# Engine specifications - Group B rally quattros



## WAUOla (Apr 15, 2005)

So, after much research I still can't find any hard evidence of the
following info:
#1 - engine branding/code Group 4 rally quattro, 2144cc.
#2 - rally quattro A2 engine branding/code, 2133cc.
#3 - rally Sport quattro engine branding/code, 2133cc.
#4 - rally Sport quattro engine capacity.
read 2147cc somewhere, seems strange...
#5 - Sport quattro S1 engine branding/code.
#6 - Sport quattro S1 engine capacity.
read that by maximal engine capacity in Group B, there was first a
turbo-factor by 1.4 that gave S1 cars up to number 11 a volume of
2110cc, latter models were smaller capacity by 1990cc because of a
new turbo-factor of 1.5.
#7 Sport quattro S1 'Pikes Peak' engine branding/code.
#8 Sport quattro S1 'Pikes Peak' engine capacity.
yes I wonder, therefor I ask...








best regards


----------



## Fusilier (Apr 17, 2004)

*Re: Engine specifications - Group B rally quattros (WAUOla)*

Good questions. And I don't know the answer, but I'll blurb amount some things I've seen. My car has KW#85 and came from Lehmann Motoren Technik. 
The main thing to consider when looking at the rally cars is that there is no one definative answer for any particular type of car. The development of the cars was a constant process and continually changed as Audi increased their time and involvement in motorsports.
So, I would say with some confidence that the earliest I5 race motors were simply urquattro ironblocks. I believe very early urquattros have the smaller sized motors compared to the common 2.2 liters. They were iron blocks.
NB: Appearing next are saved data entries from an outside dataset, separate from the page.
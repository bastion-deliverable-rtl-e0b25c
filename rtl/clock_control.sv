// Clock Control block: blocks the clock of a module with an uncorrected fault.
//
// When the JTAG-configurable enable cc is set and the module's flags show a fault that was
// not corrected (F = 1, C = 0), the module clock is stopped, which acts as an internal
// interrupt that halts further task execution. The gate is a latch-based clock gate: the
// enable is sampled by a latch that is transparent while clk is low, so gclk never gets a
// glitch or a shortened pulse. A cleared fault (F back to 0 or C to 1) lets the clock run
// again from the next rising edge.
//
// Interface: clk in, cc/f/c flag inputs (from the F/C/X cell), gclk out, gated flag.
// From the paper: blocking of the system clock from the F and C combination, enabled by a
// CC bit. Design choice: the latch-based gate cell.
module clock_control (
  input  logic clk,
  input  logic cc,
  input  logic f,
  input  logic c,
  output logic gclk,
  output logic gated
);

  logic en, en_l;

  assign en = !(cc && f && !c);

  always_latch begin
    if (!clk) en_l = en;
  end

  assign gclk  = clk && en_l;
  assign gated = !en_l;

endmodule
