// Testbench of the Clock Control gate: the gated clock must follow clk unless CC is set
// and F=1, C=0; the gate must never cut a high phase short, whatever time the flags change.
module clock_control_tb;
  logic clk = 0, cc = 0, f = 0, c = 1, gclk, gated;
  always #5 clk = ~clk;
  clock_control dut (.clk, .cc, .f, .c, .gclk, .gated);
  int checks = 0, failures = 0, n_clk = 0, n_g = 0, short_pulses = 0;
  realtime t_rise;
  always @(posedge clk) n_clk++;
  always @(posedge gclk) begin n_g++; t_rise = $realtime; end
  always @(negedge gclk) if ($realtime > 1 && $realtime - t_rise < 4.9) short_pulses++;
  task automatic check(input bit ok, input string what);
    checks++; if (!ok) begin failures++; $display("FAIL: %s", what); end
  endtask
  task automatic run(input bit vcc, input bit vf, input bit vc, input bit expect_run);
    #($urandom_range(0, 9)); cc = vcc; f = vf; c = vc;
    repeat (2) @(posedge clk);
    @(negedge clk) begin n_clk = 0; n_g = 0; end
    repeat (10) @(negedge clk);
    check(expect_run ? (n_g == 10 && !gated) : (n_g == 0 && gated),
      $sformatf("cc=%0b f=%0b c=%0b: %0d of %0d edges", vcc, vf, vc, n_g, n_clk));
  endtask
  initial begin
    #3;
    for (int r = 0; r < 4; r++)
      for (int i = 0; i < 8; i++) run(i[2], i[1], i[0], !(i[2] && i[1] && !i[0]));
    check(short_pulses == 0, "no shortened gated-clock pulse");
    $display("TB_RESULT checks=%0d failures=%0d", checks, failures);
    $finish;
  end
  initial begin #100000; failures++; $display("TB_RESULT checks=%0d failures=%0d", checks, failures); $finish; end
endmodule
Some of the immediate differences is the installation of a tubular exhuast manifold and K27 turbos instead of the cast unit with a K26. Somewhere along the way, the A2 picked up a homologated alloy block for the 10V. This is prior to the KW sport quattro. For all purposes this will the closest match between the custom castings of the A2. 
There are some small exterior differences between the KW block and the A2 castings in the crankcase vent area and the AC compressor mounting area, but the similiarities are more numerous than the differences. The construction of the two are very similar.
The rally sport quattro used sport quattro cast manifolds throughout, and were developed at the same time as the street car. Audisport was casting their own alloy blocks around the time of the A2 and that trend continued up through the IMSA cars which were magnesium. I don't think they will have an engine code, more likely a VAG PN. There are numerous custom magnesium castings in my car which are stamped with a PN. 
Still, we're talking about maybe 40 blocks for the LWB cars and the rally sport quattros and 214 KWs for the homologations. The S1s are maybe 14 blocks. Some spares. thats 300 to 400 units produced if you include the homologations which technically were supposed to recieve the same components as the rally car. Keep in mind that total represents at least two casting runs, So the economy of scale factor definately plays into this. Block runs would be expensive regardless of the unlimited budget which was under VAG thumbs to be reduced by the time the S1 was coming around. I don't recall reading of any failures of the A2 alloy block so if it was modified for use in the S1 and pike's peak it would have to be so for a very slight weight reduction or to fix some other problem. Would that be worth it? It might not be different. I have heard this block called the "Lehmann block"; but I don;t think Lehmann was involved in the casting and design of an engine block. That would have been done by Audisport engineers. So its possible this one run of alloy blocks, the first run was large enough to carry over into the S1 timeline. Now, the audisport budget was different from the budget to make the 200 odd required homologation cars (sport quattros), so it is very possible that some construction differences to save cost were implemented on the run of KW blocks. That would be something buried in Audi's records somewhere that I would love to see. I don't think the sample size of Rally cars and S1s are large enough to see if they had the same head gasket issues as the KWs. The pososity claim is plain wrong with the KW since it was sleeved like the A2 alloy blocks. It had cast in sleeves. Porosity of the aluminum cylinder wall can be associated to the later production alloy blocks which were not sleeved used in various street cars. I would avoid those all together. The problems with the KW were that the dissimilar metals at the deck of the block would create small coolant leaks while the engine was cold. Once it was warmed up the problem went away. Audi obviously pulled KWs from many Sport Quattros in Europe; however, many SQs still have their original motors and they're working fine after 20 years. My block is one of those pulled motors that had a "problem" But somehow it found its way to the best Audi inline 5 motor shop in Europe who sold it for considerable money to a North American rallier.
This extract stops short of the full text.